Microbial endocrinology has also been recognised as an area of research, that has its foundation and through their long coexistence with animals and plants, microorganisms have evolved systems for sensing host-associated chemicals such as hormones. These hormone sensors enable the microbe to recognise that they are within the locality of a suitable host and for commensals, that it is the appropriate time to initiate expression of genes involved in host colonisation or in the case of pathogens, genes for virulence determinants (Lyte, 2004). To date, the majority of microbial endocrinology investigations have focused on the interaction of bacteria with stress-associated biochemicals. This came about because of the long-held view that stress in humans and animals increases their risk of developing an infection due to stress hormone reductions in immune function (Reiche et al., 2004). However, viewing host stress through the lens of microbial endocrinology provides a broader appreciation of what may be happening with our billions of microbial inhabitants by also considering the impact of the stress event from the perspective of the microbe. In the context of animal welfare, microbial endocrinology has been shown to provide a useful platform on which to develop a holistic understanding of the factors that shape the interactions between microbes and their host during health and disease (Freestone et al., 2008). Through a process recently termed “telesensing” (Roux et al., 2009), certain bacteria can not only sense their population density via quorum sensing, but also can detect and respond to host-stress derived signals such as cytokines, end-products of ischemia, immune cell environments, etc. that are unique to host tissues exposed to stressful conditions (Sansonetti, 2004).

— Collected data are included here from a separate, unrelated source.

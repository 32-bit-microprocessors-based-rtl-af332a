// tb_instr_queue: self-checking test of the 16-byte instruction queue.
// Random word writes (whole words and low-halfword-only words), random
// removals of up to four halfwords and occasional flushes are compared with
// a halfword reference queue. The test checks the head window, the valid
// count and the free count, and that the queue fills to eight halfwords.
module tb_instr_queue;
  logic clk = 0, rst_n = 0;
  logic flush, wr_en, wr_lo_only;
  logic [31:0] wr_data;
  logic [3:0] free;
  logic [63:0] rd_data;
  logic [2:0] rd_count, rd_take;
  int checks = 0, failures = 0;
  logic [15:0] m [$];
  int fulls = 0;

  instr_queue dut (.*);
  always #5 clk = ~clk;

  task automatic check(bit cond, string what);
    checks++;
    if (!cond) begin failures++; $display("FAIL: %s", what); end
  endtask

  initial begin
    #400000 failures++;
    $display("TB_RESULT checks=%0d failures=%0d", checks, failures);
    $finish;
  end

  initial begin
    flush = 0; wr_en = 0; wr_lo_only = 0; wr_data = 0; rd_take = 0;
    repeat (2) @(posedge clk);
    rst_n = 1;
    for (int n = 0; n < 4000; n++) begin
      @(negedge clk);
      #1;
      check(free == 8 - m.size(), "free");
      check(rd_count == ((m.size() > 4) ? 4 : m.size()), "count");
      for (int i = 0; i < 4 && i < m.size(); i++)
        check(rd_data[63-16*i -: 16] == m[i], "head data");
      if (m.size() == 8) fulls++;
      flush      = ($urandom_range(0, 99) == 0);
      wr_lo_only = ($urandom_range(0, 5) == 0);
      wr_en      = $urandom_range(0, 1) && (free >= (wr_lo_only ? 1 : 2));
      wr_data    = $urandom;
      rd_take    = 3'($urandom_range(0, rd_count));
      if (n % 400 < 100) rd_take = 0;  // let it fill up
      @(posedge clk);
      if (flush) m.delete();
      else begin
        for (int i = 0; i < rd_take; i++) void'(m.pop_front());
        if (wr_en) begin
          if (!wr_lo_only) m.push_back(wr_data[31:16]);
          m.push_back(wr_data[15:0]);
        end
      end
    end
    check(fulls > 0, "queue filled completely");
    $display("TB_RESULT checks=%0d failures=%0d", checks, failures);
    $finish;
  end
endmodule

A good researcher always gets recognition. Dr. Bonnie Bassler, who is the Squibb Professor and Chair of the Department of Molecular Biology at Princeton University and an investigator of the Howard Hughes Medical Institute, studied the universal use of chemical communication among bacteria and proposed that interfering with bacterial cell-to-cell communication could form the basis of new antibacterial therapies. She has been selected for the University of Pittsburgh’s 2018 prestigious Dickson Prize in Medicine. The Dickson Prize in Medicine is the highest honour of the University awarded annually to an American biomedical researcher who has made significant, progressive contributions to medicine. The award consists of a specially commissioned medal, a $50,000 honorarium and travel expenses to Pitt to accept the award.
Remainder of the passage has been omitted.